» EXERCISE INSTRUCTIONS: Each line of the listing below containing the word "first" should be returned.
════════════════════
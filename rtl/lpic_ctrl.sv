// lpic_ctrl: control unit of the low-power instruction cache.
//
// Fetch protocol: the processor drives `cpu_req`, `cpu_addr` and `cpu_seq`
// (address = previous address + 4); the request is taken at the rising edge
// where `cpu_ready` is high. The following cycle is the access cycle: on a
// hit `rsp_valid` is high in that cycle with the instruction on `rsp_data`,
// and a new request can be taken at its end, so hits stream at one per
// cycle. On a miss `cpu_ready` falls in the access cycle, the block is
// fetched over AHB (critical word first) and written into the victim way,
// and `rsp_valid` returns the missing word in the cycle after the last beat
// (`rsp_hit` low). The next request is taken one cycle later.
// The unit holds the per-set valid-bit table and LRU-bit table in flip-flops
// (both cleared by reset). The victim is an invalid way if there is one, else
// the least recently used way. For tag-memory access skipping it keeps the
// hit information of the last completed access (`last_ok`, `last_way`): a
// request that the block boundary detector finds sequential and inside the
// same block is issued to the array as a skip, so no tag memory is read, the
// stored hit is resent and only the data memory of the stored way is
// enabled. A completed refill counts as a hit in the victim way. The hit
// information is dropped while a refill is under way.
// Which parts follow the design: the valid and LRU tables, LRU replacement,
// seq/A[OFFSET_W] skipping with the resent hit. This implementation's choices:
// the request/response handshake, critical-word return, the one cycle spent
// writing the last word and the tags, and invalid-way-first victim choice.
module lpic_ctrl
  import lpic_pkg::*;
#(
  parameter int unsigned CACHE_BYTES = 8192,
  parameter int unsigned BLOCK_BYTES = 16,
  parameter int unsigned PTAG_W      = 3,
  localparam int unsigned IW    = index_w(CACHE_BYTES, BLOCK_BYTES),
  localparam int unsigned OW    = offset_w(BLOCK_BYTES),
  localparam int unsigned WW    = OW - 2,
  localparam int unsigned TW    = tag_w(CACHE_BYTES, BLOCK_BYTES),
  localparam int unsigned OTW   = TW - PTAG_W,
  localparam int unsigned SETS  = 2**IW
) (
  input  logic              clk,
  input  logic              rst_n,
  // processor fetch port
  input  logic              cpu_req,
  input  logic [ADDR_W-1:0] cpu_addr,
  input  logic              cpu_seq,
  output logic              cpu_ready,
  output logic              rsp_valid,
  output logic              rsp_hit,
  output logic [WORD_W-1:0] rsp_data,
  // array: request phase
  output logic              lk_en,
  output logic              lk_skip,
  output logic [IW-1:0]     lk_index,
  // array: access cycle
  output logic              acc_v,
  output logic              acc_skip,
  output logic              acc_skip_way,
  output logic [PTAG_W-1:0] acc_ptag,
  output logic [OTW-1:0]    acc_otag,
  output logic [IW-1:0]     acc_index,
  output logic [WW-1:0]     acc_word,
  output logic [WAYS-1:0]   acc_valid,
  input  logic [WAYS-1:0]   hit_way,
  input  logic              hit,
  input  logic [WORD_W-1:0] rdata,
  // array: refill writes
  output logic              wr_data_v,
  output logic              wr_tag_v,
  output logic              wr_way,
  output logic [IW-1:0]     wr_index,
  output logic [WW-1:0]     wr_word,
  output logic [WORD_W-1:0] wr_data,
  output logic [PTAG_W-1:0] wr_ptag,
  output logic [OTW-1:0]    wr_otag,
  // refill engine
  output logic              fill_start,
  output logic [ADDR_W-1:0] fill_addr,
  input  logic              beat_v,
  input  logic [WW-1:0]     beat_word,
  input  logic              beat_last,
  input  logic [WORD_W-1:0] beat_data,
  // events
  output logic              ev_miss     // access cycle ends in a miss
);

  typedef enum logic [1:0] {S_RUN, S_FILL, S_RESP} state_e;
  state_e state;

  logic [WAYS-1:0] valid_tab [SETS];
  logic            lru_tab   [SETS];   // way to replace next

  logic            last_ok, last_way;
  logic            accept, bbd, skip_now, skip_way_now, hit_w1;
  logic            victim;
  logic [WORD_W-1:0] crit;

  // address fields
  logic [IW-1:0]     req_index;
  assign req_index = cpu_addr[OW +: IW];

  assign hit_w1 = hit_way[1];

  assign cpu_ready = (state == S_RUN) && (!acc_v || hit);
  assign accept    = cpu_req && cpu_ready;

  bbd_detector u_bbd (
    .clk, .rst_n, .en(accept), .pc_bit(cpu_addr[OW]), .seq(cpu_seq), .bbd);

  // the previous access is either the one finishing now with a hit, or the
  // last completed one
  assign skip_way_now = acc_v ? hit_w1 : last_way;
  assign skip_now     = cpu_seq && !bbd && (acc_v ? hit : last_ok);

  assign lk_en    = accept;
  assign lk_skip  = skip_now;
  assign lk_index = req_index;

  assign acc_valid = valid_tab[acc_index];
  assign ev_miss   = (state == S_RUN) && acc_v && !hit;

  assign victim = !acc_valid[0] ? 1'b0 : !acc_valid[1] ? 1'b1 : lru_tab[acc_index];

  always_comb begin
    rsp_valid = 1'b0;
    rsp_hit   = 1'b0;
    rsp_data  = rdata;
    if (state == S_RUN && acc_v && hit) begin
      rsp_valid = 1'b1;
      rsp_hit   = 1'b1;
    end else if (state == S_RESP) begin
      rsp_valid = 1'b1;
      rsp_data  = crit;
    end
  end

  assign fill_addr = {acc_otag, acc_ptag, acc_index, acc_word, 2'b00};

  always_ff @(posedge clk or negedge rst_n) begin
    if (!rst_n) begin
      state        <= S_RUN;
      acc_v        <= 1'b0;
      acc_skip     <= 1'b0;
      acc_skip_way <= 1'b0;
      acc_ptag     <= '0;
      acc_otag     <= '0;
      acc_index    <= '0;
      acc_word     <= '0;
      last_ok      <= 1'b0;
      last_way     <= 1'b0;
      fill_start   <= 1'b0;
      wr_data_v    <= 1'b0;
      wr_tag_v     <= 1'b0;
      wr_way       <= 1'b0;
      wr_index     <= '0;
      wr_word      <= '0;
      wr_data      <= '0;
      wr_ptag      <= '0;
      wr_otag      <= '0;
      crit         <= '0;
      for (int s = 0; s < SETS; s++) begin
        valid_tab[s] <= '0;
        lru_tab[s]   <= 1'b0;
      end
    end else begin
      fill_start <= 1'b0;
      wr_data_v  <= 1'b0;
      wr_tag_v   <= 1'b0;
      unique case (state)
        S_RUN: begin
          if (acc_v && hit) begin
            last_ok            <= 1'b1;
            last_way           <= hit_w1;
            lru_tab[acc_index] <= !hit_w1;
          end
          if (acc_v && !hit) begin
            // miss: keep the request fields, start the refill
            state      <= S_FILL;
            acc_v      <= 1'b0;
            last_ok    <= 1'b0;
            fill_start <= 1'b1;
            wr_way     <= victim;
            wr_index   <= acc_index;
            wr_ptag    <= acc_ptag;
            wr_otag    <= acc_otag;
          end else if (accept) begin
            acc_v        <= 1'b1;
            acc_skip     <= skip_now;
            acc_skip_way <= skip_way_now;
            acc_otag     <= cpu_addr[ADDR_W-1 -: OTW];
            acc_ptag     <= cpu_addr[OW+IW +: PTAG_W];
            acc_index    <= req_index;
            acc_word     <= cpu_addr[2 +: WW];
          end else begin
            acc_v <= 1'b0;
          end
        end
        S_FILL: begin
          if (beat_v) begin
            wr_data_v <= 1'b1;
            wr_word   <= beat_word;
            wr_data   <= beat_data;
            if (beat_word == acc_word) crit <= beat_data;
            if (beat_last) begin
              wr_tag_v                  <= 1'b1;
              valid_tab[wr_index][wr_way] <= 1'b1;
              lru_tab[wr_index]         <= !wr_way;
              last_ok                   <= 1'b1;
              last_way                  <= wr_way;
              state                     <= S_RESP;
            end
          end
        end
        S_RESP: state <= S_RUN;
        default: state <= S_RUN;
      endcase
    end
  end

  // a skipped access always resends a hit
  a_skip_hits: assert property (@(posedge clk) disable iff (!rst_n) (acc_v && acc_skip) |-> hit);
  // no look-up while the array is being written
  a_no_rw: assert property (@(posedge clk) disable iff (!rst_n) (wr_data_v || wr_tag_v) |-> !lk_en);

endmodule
════════════════════
» SOLUTION FOR THIS TASK:
// fetched over AHB (critical word first) and written into the victim way,
// writing the last word and the tags, and invalid-way-first victim choice.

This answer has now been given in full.